常公公侯在外頭,他叫着回宮,口氣很是不好。誰都不敢上前,誰都不敢攔着他。
我沒有上前,只遠遠地跟着。常公公瞧見了我,卻是什麼都不敢說。
“二小姐。”雲眉從後面拉住了我,搖着頭,“我們回去可好?”我知道,她是怕了,怕此刻的元承灝會遷怒到我的頭上。
可是,我無法停下腳步來。
我也說不清楚爲何,只是,停不下來。
御駕在前面行了一段路,又突然停住了。我吃了一驚,見常公公靠近那窗口,點着頭,又轉身往回跑去。而御駕,再次行進。
“常公公。”我叫住了他。
他只急着擦了把汗,朝我道:“小主什麼也別問了,奴才趕着回儲鈺宮問問帝姬的情況,還得回皇上的話呢。”他說着,加快了步子跑去。
元承灝,是關心帝姬的。可,又究竟是什麼事,讓他親手傷了帝姬?
我咬着脣,目光順着御駕而去。
方纔在屋內,只他與帝姬二人,若是姝玉帝姬自個兒貪玩受了傷,他必然不會是這種表情。姚修容也是聰明人,是以,她方纔什麼都沒有問,只一個勁地安慰着帝姬別哭。
我想,姚修容是不敢問。
穿過御花園的時候,御駕再次停了下來。他下來,誰也不讓跟着。我朝他走去的方向看了一眼,是內湖。
我彷彿已經知道他要做什麼。
“雲眉,不必跟了。”吩咐着,從一旁的小道朝那湖邊而去。
他只在湖邊站了會兒,然後蹲下身去,將沾着鮮血的手浸入水中。他的目光,直直地看着湖面,我不知他究竟是在看着,還是在想着什麼。
略微靠得近了些。
他突然開口:“你好大的膽子。”說話的時候,他並不曾擡眸,而我,不會傻到以爲他呵斥的是另一個人。
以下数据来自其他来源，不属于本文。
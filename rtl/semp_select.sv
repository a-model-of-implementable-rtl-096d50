// semp_select: issue selection across the two threads' issue queues.
//
// Each cycle picks up to two ready simple-ALU micro-ops (one per simple ALU)
// and one ready complex-ALU micro-op when the complex ALU can take one. The
// two queues share the units, so both threads may issue in the same cycle;
// the thread searched first alternates every cycle (prio) and within a queue
// lower entries go first. The policy is this design's choice.
module semp_select
  import semp_pkg::*;
#(
  parameter int unsigned DEPTH = IQ_DEPTH
) (
  input  logic                           prio,        // thread searched first
  input  uop_t [NTHREAD-1:0][DEPTH-1:0]  ent,
  input  logic [NTHREAD-1:0][DEPTH-1:0]  ready,
  input  logic                           complex_free,
  output uop_t [1:0]                     simple_uop,
  output logic [1:0]                     simple_valid,
  output uop_t                           complex_uop,
  output logic                           complex_valid,
  output logic [NTHREAD-1:0][DEPTH-1:0]  clr
);
  always_comb begin
    int t;
    simple_uop = '0; simple_valid = '0;
    complex_uop = '0; complex_valid = 1'b0;
    clr = '0;
    for (int q = 0; q < NTHREAD; q++) begin
      t = (q == 0) ? int'(prio) : int'(!prio);
      for (int i = 0; i < DEPTH; i++) begin
        if (ready[t][i] && ent[t][i].fu == FU_COMPLEX) begin
          if (complex_free && !complex_valid) begin
            complex_valid = 1'b1;
            complex_uop   = ent[t][i];
            clr[t][i]     = 1'b1;
          end
        end else if (ready[t][i]) begin
          if (!simple_valid[0]) begin
            simple_valid[0] = 1'b1; simple_uop[0] = ent[t][i]; clr[t][i] = 1'b1;
          end else if (!simple_valid[1]) begin
            simple_valid[1] = 1'b1; simple_uop[1] = ent[t][i]; clr[t][i] = 1'b1;
          end
        end
      end
    end
  end
endmodule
握緊了手中的帕子,走上前,從容開口:“臣妾只是,看看皇上是否安好?”
“朕很好。”他說得有些憤恨。
我點了點頭,依舊上前幾步,鼓起勇氣開口:“帝姬會沒事的。”
明顯瞧見他的身子略滯,他的雙手已從水中抽出,然後起身。修長的指尖,除了滴落下來的水漬,再無其他。他輕握了握,負於身後。
有些緊張地垂下眼瞼,目光,只落於自己的絲屢之上。
良久良久,聽他並未說話。用了餘光,卻瞧見他已經轉身,那目光,直直地落在眼前的內湖之上。荷葉的翠色在午後的陽光下顯得愈發地嫩了。點綴在其間的蓮花,隨着風輕輕搖曳着。
男子突然開口:“這樣的景緻,覺得熟悉麼?”
我吃了一驚,將目光收回,落在他的背上。
聽他又道:“渝州堰湖上,那*的《凌波》。”這句話,從他的口中緩緩道出的時候,我的心已然不自覺地揪起來。
可我總覺得此情此景卻是如此的不搭調。
他疼愛的帝姬受了傷,他卻在這裡和我談論着《凌波》的事情。不,確切地說,是我姐姐。彷彿方纔在儲鈺宮的時候並不曾發生過一般。
既然,是他提及的,那麼於我而言,真是個好機會。
朝他跪下了,開口:“請皇上放過我姐姐!”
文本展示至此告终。